### [STUDY MATERIAL]
################
// Full-size end-to-end test of the DIS top level with its default size
// (512 range bin processors).
//
// The document's four-RBP experiment is run through the complete chip: range
// bins 0-3 are programmed with gains 04, 07, 08, 0B and phase increments 04,
// 17, 08, 1B through the serial programming chain (all 508 other bins stay
// unused), and the same 50 phase samples are applied
//   (a) on path 1 and on path 2, from the two off-chip inputs, and on path
//       4 as I/Q pairs of amplitude 100 at those phases through the phase
//       extractor (three clocks more latency), and
//   (b) on path 3, from the on-chip self-test generator with the off-chip
//       count set to 53 (three more than the 50 vectors wanted) and
//       Operate/Maintenance taken from the self-test latch.
// In every run the 50 I/Q outputs must equal the published results (the
// document's tables for paths 1 to 4 list the same outputs), output k
// leaving the last bin 512 + 4 clocks after sample k enters the first (plus
// three on path 4), and the ODV flag must mark
// exactly the outputs that carry a sample. In (b) exactly 50 samples must be
// accepted before the cascade freezes, and the frozen output must hold.
module tb_dis_full;
  import dis_pkg::*;

  localparam int N = 512;
  localparam int NS = 50;
  localparam logic [4:0] SEQ [NS] = '{
    5'h10, 5'h08, 5'h04, 5'h02, 5'h01, 5'h00, 5'h10, 5'h08, 5'h14, 5'h0A,
    5'h05, 5'h12, 5'h09, 5'h04, 5'h02, 5'h01, 5'h10, 5'h08, 5'h14, 5'h0A,
    5'h15, 5'h0A, 5'h05, 5'h12, 5'h09, 5'h04, 5'h02, 5'h11, 5'h08, 5'h04,
    5'h12, 5'h09, 5'h14, 5'h1A, 5'h1D, 5'h0E, 5'h17, 5'h0B, 5'h15, 5'h0A,
    5'h05, 5'h02, 5'h11, 5'h18, 5'h0C, 5'h06, 5'h03, 5'h11, 5'h08, 5'h04
  };
  localparam logic [15:0] EXP_I [NS] = '{
    16'hFFE9, 16'h001B, 16'h00FA, 16'hFF3E, 16'h01BE, 16'h01F1, 16'h0152, 16'h0183, 16'h0216, 16'hFDF8,
    16'h02C8, 16'hFE78, 16'h009A, 16'h0312, 16'hFEB3, 16'h017E, 16'h01C4, 16'h01B6, 16'h0262, 16'hFDF8,
    16'h02D5, 16'hFCFF, 16'h0244, 16'hFE70, 16'h009A, 16'h0312, 16'hFEB3, 16'h015B, 16'h01C4, 16'h02AE,
    16'hFED9, 16'h012E, 16'h030A, 16'hFDA8, 16'h00BA, 16'hFD74, 16'hFFA6, 16'hFEDD, 16'h00CA, 16'hFD25,
    16'h01EC, 16'hFE89, 16'h0107, 16'h01F9, 16'h009A, 16'hFF9E, 16'hFF05, 16'h0079, 16'h01B9, 16'h02DA
  };
  localparam logic [15:0] EXP_Q [NS] = '{
    16'hFFE9, 16'h0110, 16'hFFAD, 16'h00F1, 16'h0069, 16'hFEEE, 16'hFE11, 16'hFFE7, 16'hFDC6, 16'h0288,
    16'h0140, 16'hFF79, 16'h02D6, 16'hFFE4, 16'h0058, 16'h00B5, 16'hFEC1, 16'h0032, 16'hFE06, 16'h0288,
    16'h0101, 16'h010B, 16'h01D5, 16'hFF15, 16'h02D6, 16'hFFE4, 16'h0058, 16'h0080, 16'h00EA, 16'hFE92,
    16'h0076, 16'h0254, 16'hFF41, 16'h01D6, 16'h010F, 16'hFFBB, 16'hFF46, 16'hFE31, 16'h0229, 16'hFFD8,
    16'h0201, 16'hFF50, 16'h00B6, 16'h0121, 16'hFED7, 16'h0213, 16'hFE48, 16'h0107, 16'h01AD, 16'hFEEA
  };
  localparam int GAIN [4] = '{4, 7, 8, 11};
  localparam int PINC [4] = '{4, 23, 8, 27};

  logic    clk = 1'b0, rst_n;
  prog_t   prog_in;
  logic    clk_prog_in;
  sum_t    chain_in;
  sample_t ext0_in, ext1_in;
  logic signed [7:0] drfm_i, drfm_q;
  logic    iq_valid_in;
  logic [1:0] path_sel;
  logic    start_selftest;
  logic [11:0] test_count;
  logic    oper_mux_io, oper_mux_sel;
  sum_t    chain_out;
  prog_t   prog_out;
  sample_t sample_out;
  logic    clk_prog_out;
  sample_t mux_out;
  logic    oper, selftest_done;

  int checks = 0, failures = 0;

  dis_top dut (.*);

  always #5 clk = ~clk;

  initial begin : watchdog
    repeat (20000) @(posedge clk);
    failures++;
    $display("TB_RESULT checks=%0d failures=%0d", checks, failures);
    $finish;
  end

  task automatic check(input bit ok, input string what);
    checks++;
    if (!ok) begin
      failures++;
      $display("FAIL: %s", what);
    end
  endtask

  task automatic tick();
    @(negedge clk);
  endtask

  // Watch the cascade output for NS + 8 clocks starting 'first' clocks after
  // the call and compare it with the published values; 'first' is the clock
  // at which output 0 is due.
  task automatic watch(input int first, input string name);
    repeat (first - 1) begin
      tick();
      check(!chain_out.odv, $sformatf("%s: no ODV before the first output", name));
    end
    for (int k = 0; k < NS; k++) begin
      tick();
      check(chain_out.odv, $sformatf("%s: ODV of output %0d", name, k));
      check(chain_out.i == EXP_I[k] && chain_out.q == EXP_Q[k] && !chain_out.iof && !chain_out.qof,
            $sformatf("%s: output %0d = %h %h, expected %h %h", name, k,
                      chain_out.i, chain_out.q, EXP_I[k], EXP_Q[k]));
    end
  endtask

  // Drive the 50 samples on path 1 (0), path 2 (1) or, as I/Q pairs on the
  // unit circle at the wanted phase, on path 4 (3); check mux_out, the 50
  // outputs, their latency and the end of the ODV burst.
  task automatic run_path(input int path);
    int lag;
    string name;
    name = $sformatf("path %0d", path + 1);
    lag = (path == 3) ? 3 : 0;     // phase extractor pipeline
    path_sel = 2'(path);
    fork
      for (int k = 0; k < NS + 4 + lag; k++) begin
        sample_t s;
        s.psv = (k < NS);
        s.phase = (k < NS) ? SEQ[k] : '0;
        ext0_in = '0; ext1_in = '0; iq_valid_in = 1'b0; drfm_i = '0; drfm_q = '0;
        case (path)
          0: ext0_in = s;
          1: ext1_in = s;
          default: begin
            iq_valid_in = s.psv;
            drfm_i = 8'(int'($floor(100.0 * $cos(2.0 * 3.14159265358979 * real'(s.phase) / 32.0) + 0.5)));
            drfm_q = 8'(int'($floor(100.0 * $sin(2.0 * 3.14159265358979 * real'(s.phase) / 32.0) + 0.5)));
          end
        endcase
        #1;
        if (k >= lag && k - lag < NS)
          check(mux_out.psv && mux_out.phase == SEQ[k - lag],
                $sformatf("%s: sample %0d at the multiplexer output", name, k - lag));
        tick();
      end
      watch(N + 4 + lag, name);
    join
    ext0_in = '0; ext1_in = '0; iq_valid_in = 1'b0;
    repeat (3) begin
      tick();
      check(chain_out.odv, $sformatf("%s: ODV while bins 1-3 hold the last samples", name));
    end
    tick();
    check(!chain_out.odv, $sformatf("%s: burst ends after 53 outputs", name));
    repeat (N) tick();
  endtask

  initial begin
    int accepted;
    rst_n = 1'b0; prog_in = '0; clk_prog_in = 1'b0; chain_in = '0; ext0_in = '0; ext1_in = '0;
    drfm_i = '0; drfm_q = '0; iq_valid_in = 1'b0; path_sel = 2'b00; start_selftest = 1'b0;
    test_count = 12'd53; oper_mux_io = 1'b1; oper_mux_sel = 1'b0;
    repeat (3) tick();
    rst_n = 1'b1;
    tick();

    // program bins 0-3, then commit
    for (int r = 0; r < 4; r++) begin
      prog_in = '0;
      prog_in.prb = 1'b1; prog_in.sel = 9'(r); prog_in.urb = 1'b1;
      prog_in.gain = 4'(GAIN[r]); prog_in.pinc = 5'(PINC[r]);
      tick();
    end
    prog_in = '0;
    prog_in.unp = 1'b1;
    tick();
    prog_in = '0;
    repeat (N + 4) tick();
    check(prog_out == '0, "programming words have left the chain");

    // (a) paths 1, 2 and 4
    for (int path = 0; path < 4; path++) begin
      if (path == 2) continue;
      run_path(path);
    end

    // (b) path 3, self test with 50 vectors, latch drives Operate/Maintenance
    path_sel = 2'b10;
    oper_mux_sel = 1'b1;
    tick();
    check(oper, "operating before the self test");
    start_selftest = 1'b1;
    accepted = 0;
    fork
      forever begin
        // samples accepted by the cascade: PSV high at an active clock
        @(posedge clk);
        if (oper && mux_out.psv) begin
          check(mux_out.phase == SEQ[accepted % NS], $sformatf("self-test vector %0d", accepted));
          accepted++;
        end
      end
    join_none
    repeat (100) tick();
    check(accepted == NS, $sformatf("self test accepted %0d samples (expected 50)", accepted));
    check(!oper && selftest_done, "frozen and done after the self test");
    begin
      sum_t frozen;
      frozen = chain_out;
      repeat (20) begin
        tick();
        check(chain_out == frozen, "output holds while frozen");
      end
    end
    // release the freeze from the off-chip Operate/Maintenance input with
    // the idle path 1 selected: the 50 self-test samples still in the
    // cascade come out
    path_sel = 2'b00;
    oper_mux_sel = 1'b0;
    oper_mux_io = 1'b1;
    begin
      int waited;
      waited = 0;
      while (!chain_out.odv && waited < N + 20) begin
        tick();
        waited++;
      end
      // 50 samples went in before the freeze, so the first output is due
      // N + 4 - 50 active clocks after the release
      check(waited == N + 4 - NS, $sformatf("first self-test output after %0d clocks", waited));
      for (int k = 0; k < NS; k++) begin
        check(chain_out.odv, $sformatf("path 3: ODV of output %0d", k));
        check(chain_out.i == EXP_I[k] && chain_out.q == EXP_Q[k],
              $sformatf("path 3: output %0d = %h %h, expected %h %h", k,
                        chain_out.i, chain_out.q, EXP_I[k], EXP_Q[k]));
        tick();
      end
      // bins 1-3 still add the last samples for three more outputs
      repeat (3) begin
        check(chain_out.odv, "path 3: ODV while bins 1-3 hold the last samples");
        tick();
      end
      check(!chain_out.odv, "path 3: burst ends after 53 outputs");
    end
    start_selftest = 1'b0;
    tick();
    check(!selftest_done, "done flag drops with Start_SelfTest");
    disable fork;
    $display("TB_RESULT checks=%0d failures=%0d", checks, failures);
    $finish;
  end
endmodule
################
### [TASK TO CARRY OUT]
Filter the listing above so that only lines holding the word "samples" remain, and report those lines.

### [ANSWER]
// unused), and the same 50 phase samples are applied
// exactly the outputs that carry a sample. In (b) exactly 50 samples must be
  // Drive the 50 samples on path 1 (0), path 2 (1) or, as I/Q pairs on the
      check(chain_out.odv, $sformatf("%s: ODV while bins 1-3 hold the last samples", name));
        // samples accepted by the cascade: PSV high at an active clock
    check(accepted == NS, $sformatf("self test accepted %0d samples (expected 50)", accepted));
    // the idle path 1 selected: the 50 self-test samples still in the
      // 50 samples went in before the freeze, so the first output is due
      // bins 1-3 still add the last samples for three more outputs
        check(chain_out.odv, "path 3: ODV while bins 1-3 hold the last samples");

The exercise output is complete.